The Hidden Curse of High Uptime
A number of Unix/Linux people seem to pride themselves on obtaining the highest uptime they can. While this may seem like a little harmless fun, in a production environment (which are mostly fun-free places), it can hide a number of problems that will later become major issues.
At some point the machine will have to come down and face a power off or reboot, and then it’s expected to come back up, and this is where the problems can start. In almost any environment, no matter how simple, and this problem gets worse as more complexity and people are involved, a number of changes will be made to the running system and given some testing time; and then they will be forgotten about and never made persistent and able to survive a reboot.
Whether it’s the simple addition of a firewall rule thats never written to the config file, an unsaved routing table entry or forgetting to enable a service in rc.local, on any machine with a high up time their is a chance that something won’t come up. And if it’s a remote box it’ll be something that stops you getting in to fix it, Murphy ensures this.

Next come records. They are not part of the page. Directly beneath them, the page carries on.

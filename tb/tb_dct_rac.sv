// tb_dct_rac: drives the RAC of every coefficient with random four-word
// inputs cut into bit planes, with one, two and four planes per cycle, words
// back to back and with idle cycles between them. The finished sum must equal
// the inner product of the words with the coefficient's integer weights,
// three cycles after the last slice.
module tb_dct_rac;
  import dct_ref_pkg::*;

  localparam int W = 12;                  // DA word width (multiple of 1, 2, 4)

  logic clk = 1'b0;
  logic rst_n = 1'b0;
  int   checks = 0, failures = 0;
  always #5 clk = ~clk;

  initial begin
    repeat (60000) @(posedge clk);
    failures++;
    $display("TB_RESULT checks=%0d failures=%0d", checks, failures);
    $finish;
  end

  int finished [3];

  for (genvar g = 0; g < 3; g++) begin : cfg
    localparam int P = (g == 0) ? 1 : (g == 1) ? 2 : 4;
    localparam int C = W / P;

    logic        valid = 1'b0, first, last;
    logic [3:0]  addr [P];
    logic signed [19:0] acc [8];
    logic [7:0]  done;
    int          expq [8][$];
    int          ends [$];           // cycle of each word's last slice
    int          cyc = 0;

    always @(posedge clk) cyc <= cyc + 1;

    for (genvar k = 0; k < 8; k++) begin : g_k
      dct_rac #(.K(k), .P(P)) dut (
        .clk(clk), .rst_n(rst_n), .valid(valid), .first(first), .last(last),
        .addr(addr), .acc(acc[k]), .done(done[k])
      );
    end

    initial begin
      logic signed [W-1:0] w [4];
      @(posedge rst_n);
      for (int t = 0; t < 300; t++) begin
        for (int i = 0; i < 4; i++) begin
          w[i] = (t == 0) ? -(2**(W-1)) : (t == 1) ? (2**(W-1)-1) : W'($urandom);
        end
        for (int k = 0; k < 8; k++) begin
          int e;
          e = 0;
          for (int i = 0; i < 4; i++) e += H[k][i] * int'(w[i]);
          expq[k].push_back(e);
        end
        for (int sl = 0; sl < C; sl++) begin
          @(negedge clk);
          valid = 1'b1;
          first = (sl == 0);
          last  = (sl == C - 1);
          for (int j = 0; j < P; j++)
            for (int i = 0; i < 4; i++)
              addr[j][i] = w[i][W - P*(sl+1) + j];
          if (last) ends.push_back(cyc);
        end
        if (t % 3 == 0) begin
          @(negedge clk);
          valid = 1'b0;
          for (int j = 0; j < P; j++) addr[j] = 4'($urandom);
        end
      end
      @(negedge clk);
      valid = 1'b0;
    end

    always @(negedge clk) if (rst_n) begin
      if (done[0]) begin
        int e0;
        checks++;
        e0 = ends.pop_front();
        if (cyc - e0 != 3) begin
          failures++;
          $display("P=%0d: result %0d cycles after the last slice, expected 3", P, cyc - e0);
        end
        for (int k = 0; k < 8; k++) begin
          int e;
          e = expq[k].pop_front();
          checks++;
          if (int'(acc[k]) != e) begin
            failures++;
            $display("P=%0d K=%0d: %0d, expected %0d", P, k, acc[k], e);
          end
        end
        if (expq[0].size() == 0) finished[g] = 1;
      end
      if (done != 8'h00 && done != 8'hff) begin
        failures++;
        $display("P=%0d: done bits disagree %b", P, done);
      end
    end
  end

  initial begin
    repeat (3) @(posedge clk);
    rst_n = 1'b1;
    wait (finished[0] == 1 && finished[1] == 1 && finished[2] == 1);
    $display("TB_RESULT checks=%0d failures=%0d", checks, failures);
    $finish;
  end
endmodule
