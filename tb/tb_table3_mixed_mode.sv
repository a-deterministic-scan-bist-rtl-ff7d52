// tb_table3_mixed_mode - mixed-mode BIST at the scan-chain lengths and
// deterministic pattern counts of the mixed-mode configurations
// (s13207, s15850, s38417, s38584).  Their pseudorandom phases of 64K to
// 2M patterns would take 4.6e7 to 3.3e9 cycles, so NUM_PR is cut to 16
// here; the LFSR phase, the switch to the bit generation logic, the
// deterministic phase and the signature are all checked by
// sbist_top_harness.
module tb_table3_mixed_mode;
  localparam int NCFG = 4;
  int c [NCFG], f [NCFG];
  bit d [NCFG];

  sbist_top_harness #(.N(700),  .M(17), .K(1), .NUM_PR(16), .RUN_MIXED(1)) s13207 (.checks(c[0]), .failures(f[0]), .finished(d[0]));
  sbist_top_harness #(.N(611),  .M(65), .K(1), .NUM_PR(16), .RUN_MIXED(1)) s15850 (.checks(c[1]), .failures(f[1]), .finished(d[1]));
  sbist_top_harness #(.N(1664), .M(26), .K(1), .NUM_PR(16), .RUN_MIXED(1)) s38417 (.checks(c[2]), .failures(f[2]), .finished(d[2]));
  sbist_top_harness #(.N(1464), .M(50), .K(1), .NUM_PR(16), .RUN_MIXED(1)) s38584 (.checks(c[3]), .failures(f[3]), .finished(d[3]));

  function automatic int total(int a [NCFG]);
    int s = 0;
    foreach (a[i]) s += a[i];
    return s;
  endfunction

  initial begin
    #20_000_000;
    $display("TB_RESULT checks=%0d failures=%0d", total(c), total(f) + 1);
    $finish;
  end

  initial begin
    wait (d[0] && d[1] && d[2] && d[3]);
    $display("TB_RESULT checks=%0d failures=%0d", total(c), total(f));
    $finish;
  end
endmodule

My recommendation? Pick a schedule (a month, three months, maybe once a quarter) and take the machines off line and then see what doesn’t come up (you do have monitoring in place don’t you?) If you have the opportunity you should combine this with your UPS testing (and you better be testing those!). If you can’t afford to take a server down for testing then you’ve got a resilience problem and a single point of failure that needs addressing.